Karşı masamdaki üç kadından biri ağzını aça aça, aça aça sakız çiniyor ve gözlüğünün yanında kafam kadar Chanel yazıyor. Böyle çirkin bir görüntü yok ama! Böyle bir büyük ağız, böyle bir kırmızı ruj, böyle bir çene yok! Bir de şu solaryum dedikleri şeye girmeseler, suratlarına çamur atılmış gibi, e üstüne de oldukça yoğun bir makyaj yapınca bu sıcak da akıyor tabi, tarif etmem imkansız, gerçekten çok çirkin gözüküyor… Üstelik bu üç hanım da siyah beyaz seçkin giysilerinden ve pahalı saç şekillerinden anladığım kadarıyla oldukça önemli konumlarda çalışıyorlar veya çalışmıyor olsalar bile oldukça lüks içinde yaşıyorlar. Sakız çiğnemek kadınlı erkekli kimseye yakışmasa da Armani markalı siyah ceket giymiş bir kadına hiç yakışmıyor. Hani çiğneyecekseniz bari adabını bilerek, yaymadan etmeden, görüntü kirliliği oluşturmadan çiğne değil mi? Yok…

Yemek yiyen çoğunluk sanki bu lüks yapı kompleksinde doğmuş gibi rahat görünüyor ancak görünenle davranış arasında bir üslup birliği yok!

Beyefendi çok sofistike bir kellikte; ancak telefonda anırarak konuşuyor ve biz onun o büyük dünyasındaki küçük figüranlar olarak sonsuz rahatsızlığımızı belli edemeyecek kadar kibarız…

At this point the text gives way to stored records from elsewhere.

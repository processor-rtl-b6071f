// branch_cmp: branch condition unit, the "=?" and "cmp" boxes of the datapath.
//
// For BEQ/BNE it compares R[rs] (a) with R[rt] (b) for equality; for
// BLTZ/BGEZ/BLEZ/BGTZ it tests the sign of R[rs] against zero. taken is 1
// when the condition named by kind holds, and 0 for BR_NONE. Combinational.
// The conditions follow the branch tables; merging both boxes into one
// module is this design's choice.
module branch_cmp
  import mips_pkg::*;
(
  input  br_e         kind,
  input  logic [31:0] a,
  input  logic [31:0] b,
  output logic        taken
);

  logic eq, neg, zero;

  assign eq   = (a == b);
  assign neg  = a[31];
  assign zero = (a == '0);

  always_comb begin
    unique case (kind)
      BR_EQ:   taken = eq;
      BR_NE:   taken = !eq;
      BR_LTZ:  taken = neg;
      BR_GEZ:  taken = !neg;
      BR_LEZ:  taken = neg | zero;
      BR_GTZ:  taken = !neg && !zero;
      default: taken = 1'b0;
    endcase
  end

endmodule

Her neyse, yemeğimi yiyor, kahvemi içiyor, gün içinde olanları ajandama, düşüncelerim ve bakış açımla birlikte yazarak eğleniyor ve konuklarımı bekliyorum. Geliyorlar, el sıkışıyoruz, “nasılsınız?” muhabbetinden sonra toplantımız başlıyor, kibar insanlar, anlaşıyoruz, 1 saat sonra kalkıyorum, oradan doğru Beşiktaş’a O.M kliniğine, diyetisyenler toplantı odasında bekliyorlarmış, minyon, hanım hanımcık bir bayan güler yüzle karşılıyor beni ve doğruca toplantı odasına alıyor, ses kayıt cihazımı masanın üzerine koyuyorum, kısa bir tanışma ve hal hatır sohbetinden sonra başlıyorum hazırladığım soruları sormaya, konu daha çok organik ve sağlıklı beslenme ile hipoglisemi, sorularım bittikten sonra kısa bir sohbet ediyoruz, aslında estetiysen olduğumu öğrendiklerinde çok şaşırıyorlar, bu sefer onlar bana cilt ile ilgili pek çok soru soruyorlar ve birkaç maske tarifi alıyorlar…
Oldukça keyifli bir röportaj oluyor benim için. Yaklaşık 2 saat sürüyor ve oradan da kalkarak şirkete geliyorum, masamın üzerinde koca bir papatya demeti duruyor, görmek istemiyorum demiştim ama her neyse daha fazla gerilmek istemiyorum bugün, papatyaları aldığım gibi şirketin önünde ki geri dönüşüm kutusuna atıyorum, üstünde düşünmek, hatırlamak istemiyorum, sonra şaşırıyorum kendime, gururum her şeyden, herkesten önce gelmeye başladı, sonunda öğrendim işte beni hayatından defeden insanları aynı şekilde defetmeyi…
Kızlar geliyorlar aklıma, ne yapsak acaba bu hafta sonu, hem bu çiçek olayını anlatmalıyım onlara, nesli kesin "ooooh iyi yapmışsın" diyecek :)...
Neyse ararım sonra biraz dinlenmeli ve şu işlerimi bitirmeliyim…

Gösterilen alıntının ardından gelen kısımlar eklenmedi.